M. Henri Emmanuelli. C'en est une !

M. Alain Vidalies. Vous avez raison, madame la garde des sceaux, de parler de dignité de la personne, car tous ceux qui ont rencontré des citoyens sortant de garde à vue ont pu faire ce constat : la vérité judiciaire, la vérité policière, la nécessité de l'enquête ne peuvent jamais justifier cette humiliation.

Faut-il rappeler que, en 2007, le rapport du comité européen pour la prévention de la torture a dénoncé les conditions matérielles de la garde à vue en France ? La garde à vue, c'était à l'origine un statut fixant les droits d'une personne privée de liberté. Elle est devenue un instrument, un outil de mise en condition de la personne interrogée. Le temps n'est donc plus de disserter sur l'origine de cette dérive, mais d'apporter une réponse, dont l'urgence sociale et juridique est indéniable.

Le Gouvernement se contente de nous renvoyer à la future réforme de la procédure pénale - vous venez encore de le faire, madame la ministre. Or il est au moins une question qui doit être traitée en urgence, c'est celle de la présence et du rôle de l'avocat pendant la garde à vue. Nous aurons bien d'autres débats, et probablement des divergences. Des questions essentielles ont d'ailleurs déjà été posées : celle qu'a soulevée M. Goasguen à propos de l'identité du magistrat qui doit décider en matière de garde à vue, est capitale. Il faudrait que ce soit - ce serait un grand progrès - un magistrat du siège.

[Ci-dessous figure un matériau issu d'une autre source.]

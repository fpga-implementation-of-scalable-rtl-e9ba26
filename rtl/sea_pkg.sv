// sea_pkg: constants and helper functions shared by the SEA_{n,b} cipher core.
//
// SEA_{n,b} is a Feistel block cipher whose block and key size n and word size
// b are parameters. A block is split into two halves of n/2 bits; each half is
// nb = n/(2b) words of b bits, word 0 in the least significant bits. The
// number of rounds nr may be derived from n and b: this package gives the
// derivation used by the core (nr = 3n/4 + 2(nb + b/2), made odd because the
// key schedule and decryption rely on an odd round count).
package sea_pkg;

  // Number of b-bit words in one n/2-bit Feistel branch.
  function automatic int unsigned sea_words(int unsigned n, int unsigned b);
    return n / (2 * b);
  endfunction

  // Default round count for SEA_{n,b}: 3n/4 + 2(nb + floor(b/2)), rounded up
  // to the next odd number.
  function automatic int unsigned sea_rounds(int unsigned n, int unsigned b);
    int unsigned nr;
    nr = (3 * n) / 4 + 2 * (sea_words(n, b) + b / 2);
    return nr | 1;
  endfunction

endpackage
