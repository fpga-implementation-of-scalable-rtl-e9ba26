// sea_bit_rot: the SEA bit rotation r, a fixed permutation of wires.
//
// Within every group of three words (word 3i, 3i+1, 3i+2): word 3i is rotated
// right by one bit, word 3i+1 is left as it is, word 3i+2 is rotated left by
// one bit. It follows the S-box layer in both round functions and spreads
// each S-box output over neighbouring bit positions. Combinational.
//
// Parameters: NW words (a multiple of 3) of B bits each.
module sea_bit_rot #(
  parameter int unsigned NW = 3,
  parameter int unsigned B  = 8
) (
  input  logic [NW*B-1:0] x,
  output logic [NW*B-1:0] y
);

  for (genvar g = 0; g < NW / 3; g++) begin : g_group
    logic [B-1:0] w0, w2;
    assign w0 = x[(3*g)*B   +: B];
    assign w2 = x[(3*g+2)*B +: B];
    assign y[(3*g)*B   +: B] = {w0[0], w0[B-1:1]};
    assign y[(3*g+1)*B +: B] = x[(3*g+1)*B +: B];
    assign y[(3*g+2)*B +: B] = {w2[B-2:0], w2[B-1]};
  end

endmodule
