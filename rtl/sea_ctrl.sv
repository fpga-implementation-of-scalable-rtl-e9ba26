// sea_ctrl: round controller of the SEA loop architecture.
//
// A two-state machine (IDLE, RUN) with a round counter. A `start` pulse seen
// in IDLE asserts `load` for that cycle (the core captures text and key) and
// moves to RUN, where the counter walks i = 1 .. NR, one round per clock.
// For round i it tells the key round and the data round what to do, following
// the key scheduling of the cipher with h = floor(NR/2):
//   - constant C(i): i for i <= h, then NR - i (h, h-1, .., 1) for the
//     second half, which walks the key schedule back towards the start key;
//   - fk_en: a key round is computed for i = 1 .. NR-1;
//   - key_swap: the halves are exchanged when K_h is written (i = h) and,
//     after the last data round has used K_{NR-1}, at i = NR;
//   - use_kl: data rounds 1 .. h+1 are keyed with KR, rounds h+2 .. NR
//     with KL.
// After round NR the machine returns to IDLE and pulses `done` for one cycle,
// raised by the NR-th clock edge after the edge that saw `start` (a start is
// accepted again in that cycle). A `start` while busy is
// ignored. The state encoding and the start/done handshake are this design's
// own choices.
//
// Parameters: NR is the (odd) number of rounds, B the word size, which bounds
// the constant (taken modulo 2^B).
module sea_ctrl #(
  parameter int unsigned NR = 51,
  parameter int unsigned B  = 8
) (
  input  logic         clk,
  input  logic         rst_n,    // asynchronous, active low
  input  logic         start,
  output logic         load,     // capture text, key and mode this cycle
  output logic         round_en, // a round is computed this cycle
  output logic         busy,
  output logic         done,     // one-cycle pulse: result valid
  output logic [B-1:0] c_const,  // round constant (low word of C(i))
  output logic         fk_en,
  output logic         key_swap,
  output logic         use_kl
);

  localparam int unsigned H  = NR / 2;
  localparam int unsigned CW = $clog2(NR + 1);

  typedef enum logic {S_IDLE, S_RUN} state_t;

  state_t        state_q;
  logic [CW-1:0] rnd_q;    // current round index i, 1 .. NR in S_RUN
  logic          done_q;
  logic [CW-1:0] cnt;

  assign busy     = (state_q == S_RUN);
  assign load     = (state_q == S_IDLE) && start;
  assign round_en = busy;
  assign done     = done_q;

  always_comb begin
    if (rnd_q <= CW'(H)) cnt = rnd_q;
    else                 cnt = CW'(NR) - rnd_q;
    c_const  = B'(cnt);
    fk_en    = busy && (rnd_q < CW'(NR));
    key_swap = busy && ((rnd_q == CW'(H)) || (rnd_q == CW'(NR)));
    use_kl   = (rnd_q > CW'(H + 1));
  end

  always_ff @(posedge clk or negedge rst_n) begin
    if (!rst_n) begin
      state_q <= S_IDLE;
      rnd_q   <= '0;
      done_q  <= 1'b0;
    end else begin
      done_q <= 1'b0;
      unique case (state_q)
        S_IDLE: begin
          if (start) begin
            state_q <= S_RUN;
            rnd_q   <= CW'(1);
          end
        end
        S_RUN: begin
          if (rnd_q == CW'(NR)) begin
            state_q <= S_IDLE;
            rnd_q   <= '0;
            done_q  <= 1'b1;
          end else begin
            rnd_q <= rnd_q + CW'(1);
          end
        end
        default: state_q <= S_IDLE;
      endcase
      // The round index stays inside 1 .. NR while a block is processed.
      if (busy) begin
        assert (rnd_q != '0 && 32'(rnd_q) <= NR)
          else $error("sea_ctrl: round index %0d out of range", rnd_q);
      end
    end
  end

endmodule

Mais nous débattrons de la question le moment venu.

Ce que nous avons à résoudre aujourd'hui, c'est le problème de l'incertitude juridique, car les récentes décisions rendues par la Cour européenne des droits de l'homme sont évoquées, chaque jour, devant nos juridictions, et des annulations sont déjà intervenues. Vous écartez de nouveau cette réalité juridique en soutenant que ces arrêts n'ont qu'une valeur indicative. Ce débat juridique ne permet pas de sortir de l'incertitude. M. Costa, président de la Cour européenne des droits de l'homme, vous a répondu en indiquant que ses décisions s'imposent à tous les États signataires.

Il faut ajouter à cette incertitude la nouvelle procédure de saisine du Conseil constitutionnel. Son président nous a d'ailleurs mis en garde sur ce qui risque d'arriver. Tout cela, il faut le prendre en compte. Vous ne pouvez pas soutenir que, tant dans le texte exact des décisions que dans la réalité de notre procédure, nos obligations sont remplies. Il suffit de lire l'arrêt de la Cour européenne : « Ainsi, un accusé doit, dès qu'il est privé de liberté, pouvoir bénéficier de l'assistance d'un avocat et cela indépendamment des interrogatoires qu'il subit. En effet, l'équité de la procédure requiert que l'accusé puisse obtenir toute la vaste gamme d'interventions qui sont propres au conseil. À cet égard, la discussion de l'affaire, l'organisation de la défense, la recherche des preuves favorables à l'accusé, la préparation des interrogatoires, le soutien de l'accusé en détresse et le contrôle des conditions de détention sont des éléments fondamentaux de la défense que l'avocat doit librement exercer. » Personne ne peut soutenir que notre code de procédure pénale répond aujourd'hui à ces exigences. La police, la justice, nos concitoyens sont donc dans une incertitude majeure, qui peut conduire à des annulations de procédure.

Dès lors que nous débattons d'une question de libertés publiques, chaque seconde, chaque jour perdu est un jour de renoncement. C'est bien pourquoi nous vous proposons aujourd'hui, dans l'attente du grand débat, de répondre à cette question d'urgence pour la protection des libertés et le respect de la convention européenne dont la France a l'honneur d'être signataire. (Applaudissements sur les bancs du groupe SRC.)

Mme la présidente. La discussion générale est close.